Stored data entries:

----

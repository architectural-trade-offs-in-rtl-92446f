// tb_coef_rom: self-checking testbench for the coefficient ROM.
//
// Reads every address. The expected values are recomputed here from the
// design formula (Hamming-windowed sinc, cut-off fs/6, 24 taps, DC gain
// 0.9 in Q15) with real arithmetic, independently of the stored table;
// addresses 12..15 must read zero. Also checks that a second instance with
// a user table returns that table.
module tb_coef_rom;
  import fir_pkg::*;
  logic [3:0]  a;
  logic [15:0] b, b2;
  int checks = 0, failures = 0;

  localparam coef_tab_t USER = '{16'sd1, 16'sd2, 16'sd3, 16'sd4, 16'sd5, 16'sd6,
                                 16'sd7, 16'sd8, 16'sd9, 16'sd10, 16'sd11, -16'sd12};

  coef_rom dut (.b_addr(a), .b(b));
  coef_rom #(.COEFS(USER)) dut2 (.b_addr(a), .b(b2));

  real h [24];
  real tot;

  initial begin
    automatic real pi = 3.14159265358979;
    tot = 0.0;
    for (int n = 0; n < 24; n++) begin
      real m, sv, wv;
      m  = real'(n) - 11.5;
      sv = $sin(2.0 * pi * m / 6.0) / (pi * m);
      wv = 0.54 - 0.46 * $cos(2.0 * pi * real'(n) / 23.0);
      h[n] = sv * wv;
      tot += h[n];
    end
    for (int i = 0; i < 16; i++) begin
      int exp;
      a = 4'(i);
      #1;
      exp = (i < 12) ? int'($rtoi(h[i] / tot * 32768.0 * 0.9 + ((h[i] >= 0) ? 0.5 : -0.5))) : 0;
      checks++;
      if (int'($signed(b)) != exp) begin
        failures++;
        $display("FAIL addr %0d got %0d exp %0d", i, $signed(b), exp);
      end
      checks++;
      if (int'($signed(b2)) != ((i < 12) ? int'(USER[i]) : 0)) begin
        failures++;
        $display("FAIL user addr %0d got %0d", i, $signed(b2));
      end
    end
    $display("TB_RESULT checks=%0d failures=%0d", checks, failures);
    $finish;
  end

  initial begin : watchdog
    #1000000;
    failures++;
    $display("TB_RESULT checks=%0d failures=%0d", checks, failures);
    $finish;
  end
endmodule
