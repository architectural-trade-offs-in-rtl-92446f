// comp42: W-bit 4:2 compressor row (helper for the 4:2 reduction trees).
//
// Each bit position chains two full adders: the first adds a, b, c and
// passes its carry to the next position (the "horizontal" carry); the second
// adds that sum, d and the horizontal carry from the position below. The
// result is a sum vector and a carry vector (moved up one position) with
// a + b + c + d = s + cy modulo 2^W. Because the horizontal carry of a bit
// does not depend on the horizontal carry it receives, the delay does not
// grow with W. A 4:2 compressor is the binary-coded form of a redundant
// binary (digit set {-1,0,1}) adder cell. Purely combinational.
module comp42 #(
  parameter int unsigned W = 36
) (
  input  logic [W-1:0] a,
  input  logic [W-1:0] b,
  input  logic [W-1:0] c,
  input  logic [W-1:0] d,
  output logic [W-1:0] s,
  output logic [W-1:0] cy
);
  logic [W-1:0] t, h, k;
  logic [W:0]   hin;

  always_comb begin
    t = a ^ b ^ c;
    h = (a & b) | (a & c) | (b & c);
    hin = {h, 1'b0};
    s = t ^ d ^ hin[W-1:0];
    k = (t & d) | (t & hin[W-1:0]) | (d & hin[W-1:0]);
    cy = {k[W-2:0], 1'b0};
  end
endmodule
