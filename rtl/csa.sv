// csa: W-bit carry-save adder (3 operands to 2) with carry-in.
//
// Each bit position is a full adder. The sum vector s1 holds the bit sums;
// the carry vector s2 holds the carries moved up one position, and its free
// least significant bit takes the carry-in. So p1 + p2 + p3 + cin equals
// s1 + s2 modulo 2^W. The MAC uses a 36-bit instance (csa_36) whose carry-in
// carries the two's complement "+1" of one negated product vector; the
// multipliers use it as the 3:2 cell of their reduction trees.
// Purely combinational.
module csa #(
  parameter int unsigned W = 36
) (
  input  logic [W-1:0] p1,
  input  logic [W-1:0] p2,
  input  logic [W-1:0] p3,
  input  logic         cin,
  output logic [W-1:0] s1,
  output logic [W-1:0] s2
);
  logic [W-1:0] c;

  always_comb begin
    s1 = p1 ^ p2 ^ p3;
    c  = (p1 & p2) | (p1 & p3) | (p2 & p3);
    s2 = {c[W-2:0], cin};
  end
endmodule
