// tb_csa: self-checking testbench for the 36-bit carry-save adder.
//
// Random and corner operands with both carry-in values; checks that
// s1 + s2 equals p1 + p2 + p3 + cin modulo 2^36 and that s1 is the bitwise
// sum (XOR) of the three operands.
module tb_csa;
  logic [35:0] p1, p2, p3, s1, s2;
  logic        cin;
  int checks = 0, failures = 0;

  csa #(.W(36)) dut (.p1(p1), .p2(p2), .p3(p3), .cin(cin), .s1(s1), .s2(s2));

  task automatic apply(input logic [35:0] a, b, c, input logic ci);
    logic [35:0] exp;
    p1 = a; p2 = b; p3 = c; cin = ci;
    #1;
    exp = a + b + c + 36'(ci);
    checks += 2;
    if (36'(s1 + s2) !== exp) begin
      failures++;
      $display("FAIL sum a=%h b=%h c=%h cin=%b", a, b, c, ci);
    end
    if (s1 !== (a ^ b ^ c)) begin
      failures++;
      $display("FAIL s1 a=%h b=%h c=%h", a, b, c);
    end
  endtask

  initial begin
    apply('0, '0, '0, 1'b0);
    apply('1, '1, '1, 1'b1);
    apply('1, 36'd1, '0, 1'b0);
    repeat (3000) apply({$urandom, $urandom} >> 28, {$urandom, $urandom} >> 28,
                        {$urandom, $urandom} >> 28, 1'($urandom));
    $display("TB_RESULT checks=%0d failures=%0d", checks, failures);
    $finish;
  end

  initial begin : watchdog
    #1000000;
    failures++;
    $display("TB_RESULT checks=%0d failures=%0d", checks, failures);
    $finish;
  end
endmodule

----

Task prompt :: What are the lines above, starting at the one with "position below. The" and ending at the one with "p3 + cin equals"? Give them again exactly, and only them.

Written solution ::
// adds that sum, d and the horizontal carry from the position below. The
// result is a sum vector and a carry vector (moved up one position) with
// a + b + c + d = s + cy modulo 2^W. Because the horizontal carry of a bit
// does not depend on the horizontal carry it receives, the delay does not
// grow with W. A 4:2 compressor is the binary-coded form of a redundant
// binary (digit set {-1,0,1}) adder cell. Purely combinational.
module comp42 #(
  parameter int unsigned W = 36
) (
  input  logic [W-1:0] a,
  input  logic [W-1:0] b,
  input  logic [W-1:0] c,
  input  logic [W-1:0] d,
  output logic [W-1:0] s,
  output logic [W-1:0] cy
);
  logic [W-1:0] t, h, k;
  logic [W:0]   hin;

  always_comb begin
    t = a ^ b ^ c;
    h = (a & b) | (a & c) | (b & c);
    hin = {h, 1'b0};
    s = t ^ d ^ hin[W-1:0];
    k = (t & d) | (t & hin[W-1:0]) | (d & hin[W-1:0]);
    cy = {k[W-2:0], 1'b0};
  end
endmodule
filename rtl/csa.sv
// csa: W-bit carry-save adder (3 operands to 2) with carry-in.
//
// Each bit position is a full adder. The sum vector s1 holds the bit sums;
// the carry vector s2 holds the carries moved up one position, and its free
// least significant bit takes the carry-in. So p1 + p2 + p3 + cin equals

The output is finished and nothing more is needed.